Return the number of bulbs that are on after n rounds.
Example 1:
Input: n = 3 Output: 1 Explanation: At first, the three bulbs are [off, off, off]. After the first round, the three bulbs are [on, on, on]. After the second round, the three bulbs are [on, off, on]. After the third round, the three bulbs are [on, off, off]. So you should return 1 because there is only one bulb is on.
Example 2:
Input: n = 0 Output: 0
Example 3:
Input: n = 1 Output: 1
Constraints:
0 <= n <= 109Problem Overview: You have n bulbs initially turned off. On round 1 every bulb is toggled, on round 2 every second bulb is toggled, on round 3 every third bulb, and so on until round n. The task is to determine how many bulbs remain on after all rounds finish.
Approach 1: Counting Perfect Squares by Iteration (O(√n) time, O(1) space)
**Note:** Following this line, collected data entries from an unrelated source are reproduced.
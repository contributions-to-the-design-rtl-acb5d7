// tb_hermes_a_input_port: routing and end-of-packet test of a Hermes-A input
// port (the North input of router (1,1), XY routing).
//
// A four-phase dual-rail sender feeds packets with random targets; four
// receivers, one per output channel, acknowledge every token with random
// delay. Checks: all flits of a packet appear, in order, on the channel of
// the XY output only; the routing rails name that channel (true) and the
// other three (false) for the whole packet; after the EOP flit the same
// channel receives a kill token, after which the routing rails are released;
// nothing ever appears on another channel.
module tb_hermes_a_input_port;
  import noc_pkg::*;
  import hermes_a_pkg::*;
  localparam port_e ME = NORTH;
  logic clk = 0, rst_n = 0;
  always #5 clk = ~clk;
  logic [3:0] router_x = 4'd1, router_y = 4'd1;
  logic [NPORTS-1:0] out_busy = '0;
  dr_tok_t din = SPACER;
  logic ack_in;
  dr_tok_t [3:0] dout;
  logic [3:0] ack_out = '0, route_t, route_f;
  hermes_a_input_port #(.IN_PORT(ME), .ROUTING(1'b0)) dut (.*);

  int checks = 0, failures = 0, n_pkts = 0, n_kills = 0;
  dr_tok_t expect_q[$];
  int exp_ch = -1;

  task automatic check(input bit ok, input string what);
    checks++;
    if (!ok) begin failures++; $display("FAIL %s at %0t", what, $time); end
  endtask

  initial begin
    #3000000; failures++; $display("watchdog expired");
    $display("TB_RESULT checks=%0d failures=%0d", checks, failures); $finish;
  end

  initial forever begin
    @(negedge clk);
    for (int k = 0; k < 4; k++) begin
      if (k != exp_ch) check(dout[k] == SPACER, "nothing on other channels");
      if (!ack_out[k] && complete(dout[k]) && $urandom_range(0, 1) == 0) begin
        ack_out[k] = 1;
        if (dout[k].t[BOP_B] && dout[k].t[EOP_B]) begin
          check(expect_q.size() == 0, "kill token only after the whole packet");
          n_kills++;
        end else begin
          check(expect_q.size() > 0 && dout[k] == expect_q[0], "flit order and value");
          if (expect_q.size() > 0) void'(expect_q.pop_front());
        end
      end else if (ack_out[k] && is_spacer(dout[k]) && $urandom_range(0, 1) == 0) ack_out[k] = 0;
    end
  end

  initial begin
    repeat (3) @(posedge clk); rst_n = 1;
    for (int n = 0; n < 200; n++) begin
      int len, want, kills0;
      logic [3:0] tx, ty;
      do begin tx = 4'($urandom_range(0, 3)); ty = 4'($urandom_range(0, 3)); end
      while (tx == 1 && ty > 1);            // never back through North
      want = (tx > 1) ? EAST : (tx < 1) ? WEST : (ty < 1) ? SOUTH : LOCAL;
      exp_ch = (want < ME) ? want : want - 1;
      len = $urandom_range(1, 6);
      kills0 = n_kills;
      for (int k = 0; k <= len; k++) begin
        dr_tok_t tok;
        tok = encode(k == 0, k == len, (k == 0) ? {ty, tx} : 8'($urandom));
        expect_q.push_back(tok);
        @(negedge clk); din = tok;
        while (!ack_in) @(negedge clk);
        din = SPACER;
        if (k == 0 || k == len) begin
          check(route_t == 4'(1 << exp_ch) && route_f == ~route_t, "routing rails name the output");
        end
        while (ack_in) @(negedge clk);
      end
      repeat (3) @(negedge clk);
      check(n_kills == kills0 + 1, "one kill token after the packet");
      check(route_t == '0 && route_f == '0, "routing rails released after the kill token");
      n_pkts++;
    end
    $display("packets=%0d kills=%0d", n_pkts, n_kills);
    $display("TB_RESULT checks=%0d failures=%0d", checks, failures);
    $finish;
  end
endmodule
The key observation is that a bulb toggles once for every divisor of its index. For example, bulb 12 toggles on rounds 1, 2, 3, 4, 6, and 12. Most numbers have divisors in pairs such as (2,6) or (3,4), which results in an even number of toggles and the bulb ends up off. Only perfect squares have an odd number of divisors because one divisor pair collapses (e.g., 3 × 3). That means bulbs at positions 1, 4, 9, 16... stay on. Iterate i while i * i ≤ n and count how many perfect squares exist.
This approach directly models the mathematical insight without relying on built-in square root functions. It works well when you want explicit control over iteration or when implementing the logic in constrained environments. The algorithm performs about √n iterations and uses constant memory.
Approach 2: Perfect Square Insight (O(1) time, O(1) space)
The observation above leads to a simpler solution: the number of bulbs that remain on equals the number of perfect squares less than or equal to n. That value is simply ⌊√n⌋. Instead of simulating toggles, compute the integer square root of n and return it.
This converts a simulation problem into a pure math calculation. The toggle pattern becomes irrelevant once you recognize the divisor parity property of numbers. Because the algorithm performs only a single square root operation, the runtime is effectively constant with O(1) space. This is the intended optimal solution and a classic brainteaser style problem frequently seen in interviews that test pattern recognition rather than brute-force simulation.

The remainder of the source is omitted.